The Glory bestowed by the Creator on the creature; and the Glory derived from the creature to the Creator. 9

FROM MARY MAGNIFYING GOD. BY WILLIAM HUMPHREY, OF THE CONGREGATION OF THE OBLATES OF ST. CHARLES. AD 1873

Exultavit spiritus meus.


My spirit hath rejoiced. St. Luke i. 47.

Having considered the word 'soul' what it expresses and what is implied in it, we come now to consider the word 'spirit.' Mary said, 'My spirit hath rejoiced,' and 'My soul doth magnify.' What is the reason for this difference? for a reason we must suppose, when we remember that the words were uttered by Mary, and that they were dictated by the inspiration of the Holy Ghost.

Her use of the word 'soul' was to signify the entirety of her worship and adoration, wherewith she magnified the Lord. It was the service of her whole human being, of all her emotions, affections, and feelings, as well as of her intellect and will.

But now she uses the word 'spirit' and that to show the nature and character of her rejoicing; that it was not a mere, and was not always an affective or emotional joy, but an intellectual and supernatural rejoicing.

The human soul, the spirit that is in man, has all the powers and faculties that an angel, a pure spirit, has; but it has more; and therefore it is called a soul, and not merely a spirit When we speak of all those faculties, and mean to express them, then we speak of it as a soul. When, on the contrary, we speak of those faculties only which it has in common with the angels—'the faculties of memory, of intellect, and of will—then we speak of it as a spirit.

Those latter faculties are sometimes, although not in strictness and with accuracy, spoken of as constituting the higher soul; while the other faculties— the emotions, affections, feelings, passions, and appetites—are spoken of as constituting the lower soul, I say, not with strict accuracy, for the soul is one.
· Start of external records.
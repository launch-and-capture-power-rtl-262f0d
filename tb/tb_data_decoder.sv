// tb_data_decoder: drives link words made in the testbench (a random flit,
// odd lines inverted or not, inversion line set accordingly), with random idle
// cycles, and expects the original flit exactly one clock later with
// out_valid; checks that out_data holds during idle cycles and that reset
// clears the outputs.
module tb_data_decoder;
  localparam int W = 32;
  logic clk = 1'b0, rst_n;
  logic link_valid, out_valid;
  logic [W-1:0] link_data;
  logic [W-2:0] out_data;
  int checks = 0, failures = 0, inv_seen = 0, plain_seen = 0;

  data_decoder #(.W(W)) dut (.*);

  always #5 clk = ~clk;

  initial begin
    repeat (20000) @(posedge clk);
    failures++;
    $display("TB_RESULT checks=%0d failures=%0d", checks, failures);
    $finish;
  end

  initial begin
    logic [W-2:0] flit, last;
    logic inv;
    rst_n = 1'b0; link_valid = 1'b0; link_data = '0;
    repeat (2) @(posedge clk);
    #1;
    checks++;
    if (out_valid !== 1'b0 || out_data !== '0) begin failures++; $display("FAIL reset"); end
    rst_n = 1'b1;
    last = '0;
    for (int k = 0; k < 3000; k++) begin
      link_valid = ($urandom % 4) != 0;
      flit = 31'($urandom);
      inv  = 1'($urandom);
      link_data = {inv, inv ? (flit ^ 31'h2AAA_AAAA) : flit};
      @(posedge clk);
      #1;
      checks++;
      if (out_valid !== link_valid) begin failures++; $display("FAIL out_valid"); end
      if (link_valid) begin
        last = flit;
        if (inv) inv_seen++; else plain_seen++;
      end
      checks++;
      if (out_data !== last) begin failures++; $display("FAIL out_data=%h exp=%h", out_data, last); end
    end
    checks++;
    if (inv_seen == 0 || plain_seen == 0) begin failures++; $display("FAIL coverage"); end
    $display("TB_RESULT checks=%0d failures=%0d", checks, failures);
    $finish;
  end
endmodule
There is but one soul in man, and those are all faculties of one and the selfsame soul; but we speak as if it were otherwise, in order to express the fact, that the two sets of faculties may be in opposition the one to the other—'the higher faculties tending in one direction, and the lower faculties drawn in another.

The lower faculties are ordained by their Creator in order to the exercise of the higher; and they are necessary for this exercise, in our present state of existence. According to the original intention of the Creator, and before the fall which frustrated that intention, the two sets of faculties were in perfect harmony; the lower was in a state of perfect subordination to the higher; the sensitive did service to the intellective, the flesh was subdued to the spirit. But now since the fall, and under the reign of concupiscence which it introduced, the lower faculties are often drawn earthwards, even while the higher faculties tend towards heaven.